§ **Work instruction**
A verbatim copy of the lines from the one with "repeat (3 * FRAME_CLK) @(posedge clk);" through the final line below is required; print it and nothing else.

Stored data entries:
========

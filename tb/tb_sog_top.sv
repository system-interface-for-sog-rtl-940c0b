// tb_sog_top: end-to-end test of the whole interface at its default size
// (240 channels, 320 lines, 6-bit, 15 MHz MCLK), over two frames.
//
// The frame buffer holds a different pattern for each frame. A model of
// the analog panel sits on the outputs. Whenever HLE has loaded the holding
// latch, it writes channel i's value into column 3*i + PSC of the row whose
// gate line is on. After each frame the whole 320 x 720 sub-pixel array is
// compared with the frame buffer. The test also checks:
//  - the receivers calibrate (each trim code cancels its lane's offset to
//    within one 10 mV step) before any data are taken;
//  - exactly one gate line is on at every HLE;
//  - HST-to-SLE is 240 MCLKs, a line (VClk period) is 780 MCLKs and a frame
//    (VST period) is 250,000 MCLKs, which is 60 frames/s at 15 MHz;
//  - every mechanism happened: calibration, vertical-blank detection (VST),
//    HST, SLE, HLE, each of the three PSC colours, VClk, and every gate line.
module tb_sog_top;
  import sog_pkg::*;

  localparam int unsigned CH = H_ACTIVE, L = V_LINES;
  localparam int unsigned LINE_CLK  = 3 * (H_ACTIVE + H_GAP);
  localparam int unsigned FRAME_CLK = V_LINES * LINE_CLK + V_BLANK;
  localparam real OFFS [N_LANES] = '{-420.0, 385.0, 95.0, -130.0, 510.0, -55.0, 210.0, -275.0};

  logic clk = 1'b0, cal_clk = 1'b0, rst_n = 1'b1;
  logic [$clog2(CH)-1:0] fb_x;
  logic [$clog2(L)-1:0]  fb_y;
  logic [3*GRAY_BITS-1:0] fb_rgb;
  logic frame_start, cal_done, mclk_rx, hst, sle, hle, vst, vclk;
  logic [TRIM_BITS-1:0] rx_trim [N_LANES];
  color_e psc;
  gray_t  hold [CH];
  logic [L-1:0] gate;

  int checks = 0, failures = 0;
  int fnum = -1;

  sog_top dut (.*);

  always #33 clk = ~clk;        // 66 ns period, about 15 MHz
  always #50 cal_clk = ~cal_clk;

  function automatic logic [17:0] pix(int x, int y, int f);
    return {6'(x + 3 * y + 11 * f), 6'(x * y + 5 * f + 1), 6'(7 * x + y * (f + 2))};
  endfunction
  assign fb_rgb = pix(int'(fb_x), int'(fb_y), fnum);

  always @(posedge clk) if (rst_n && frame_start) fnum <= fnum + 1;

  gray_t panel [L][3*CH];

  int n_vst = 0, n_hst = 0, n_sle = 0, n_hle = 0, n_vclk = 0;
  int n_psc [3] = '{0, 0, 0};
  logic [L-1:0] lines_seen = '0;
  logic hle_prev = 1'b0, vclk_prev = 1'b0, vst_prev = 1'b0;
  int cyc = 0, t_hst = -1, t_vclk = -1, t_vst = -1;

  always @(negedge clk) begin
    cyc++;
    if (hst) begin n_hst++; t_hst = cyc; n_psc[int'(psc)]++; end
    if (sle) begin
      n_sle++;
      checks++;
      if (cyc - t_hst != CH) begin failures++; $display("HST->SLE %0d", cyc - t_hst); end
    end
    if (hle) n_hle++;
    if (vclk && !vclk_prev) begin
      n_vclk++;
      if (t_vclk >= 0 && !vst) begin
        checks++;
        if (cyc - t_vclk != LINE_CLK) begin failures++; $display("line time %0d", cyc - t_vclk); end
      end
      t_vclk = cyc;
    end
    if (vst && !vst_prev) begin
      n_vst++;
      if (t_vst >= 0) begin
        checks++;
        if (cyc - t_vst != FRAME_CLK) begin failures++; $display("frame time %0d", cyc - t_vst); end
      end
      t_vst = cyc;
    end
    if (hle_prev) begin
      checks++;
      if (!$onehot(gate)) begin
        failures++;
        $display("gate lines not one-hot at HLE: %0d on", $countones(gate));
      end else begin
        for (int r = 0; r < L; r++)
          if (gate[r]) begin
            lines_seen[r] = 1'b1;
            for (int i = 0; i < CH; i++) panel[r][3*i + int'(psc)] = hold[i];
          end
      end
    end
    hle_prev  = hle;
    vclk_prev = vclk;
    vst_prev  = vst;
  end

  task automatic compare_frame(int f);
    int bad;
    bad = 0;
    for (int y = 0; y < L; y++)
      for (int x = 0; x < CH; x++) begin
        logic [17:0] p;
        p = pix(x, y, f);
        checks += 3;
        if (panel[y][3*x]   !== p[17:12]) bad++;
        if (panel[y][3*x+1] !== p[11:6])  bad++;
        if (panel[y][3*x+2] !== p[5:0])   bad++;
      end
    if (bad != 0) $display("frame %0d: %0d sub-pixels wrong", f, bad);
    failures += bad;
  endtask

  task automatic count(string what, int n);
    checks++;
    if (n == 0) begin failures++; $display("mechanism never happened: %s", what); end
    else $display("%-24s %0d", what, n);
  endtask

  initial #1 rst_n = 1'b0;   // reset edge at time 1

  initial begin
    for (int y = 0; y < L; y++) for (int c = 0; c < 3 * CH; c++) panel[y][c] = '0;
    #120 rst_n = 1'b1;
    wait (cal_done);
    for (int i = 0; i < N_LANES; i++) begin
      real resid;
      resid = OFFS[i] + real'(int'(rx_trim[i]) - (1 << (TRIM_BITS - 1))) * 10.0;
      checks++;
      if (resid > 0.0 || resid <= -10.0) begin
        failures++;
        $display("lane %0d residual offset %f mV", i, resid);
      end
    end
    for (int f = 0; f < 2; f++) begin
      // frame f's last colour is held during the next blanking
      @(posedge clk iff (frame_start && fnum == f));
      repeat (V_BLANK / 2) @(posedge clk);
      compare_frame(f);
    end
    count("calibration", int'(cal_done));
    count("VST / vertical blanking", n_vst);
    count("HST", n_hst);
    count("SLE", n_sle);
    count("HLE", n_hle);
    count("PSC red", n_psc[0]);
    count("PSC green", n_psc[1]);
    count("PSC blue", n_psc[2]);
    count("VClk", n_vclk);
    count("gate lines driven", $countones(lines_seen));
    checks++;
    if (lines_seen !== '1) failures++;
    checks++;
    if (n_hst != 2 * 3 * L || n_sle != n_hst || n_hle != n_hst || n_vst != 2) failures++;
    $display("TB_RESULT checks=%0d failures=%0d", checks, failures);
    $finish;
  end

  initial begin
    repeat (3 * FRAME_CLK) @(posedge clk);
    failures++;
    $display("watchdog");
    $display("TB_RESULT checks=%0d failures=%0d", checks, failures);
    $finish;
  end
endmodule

========

§ **Task output**
    repeat (3 * FRAME_CLK) @(posedge clk);
    failures++;
    $display("watchdog");
    $display("TB_RESULT checks=%0d failures=%0d", checks, failures);
    $finish;
  end
endmodule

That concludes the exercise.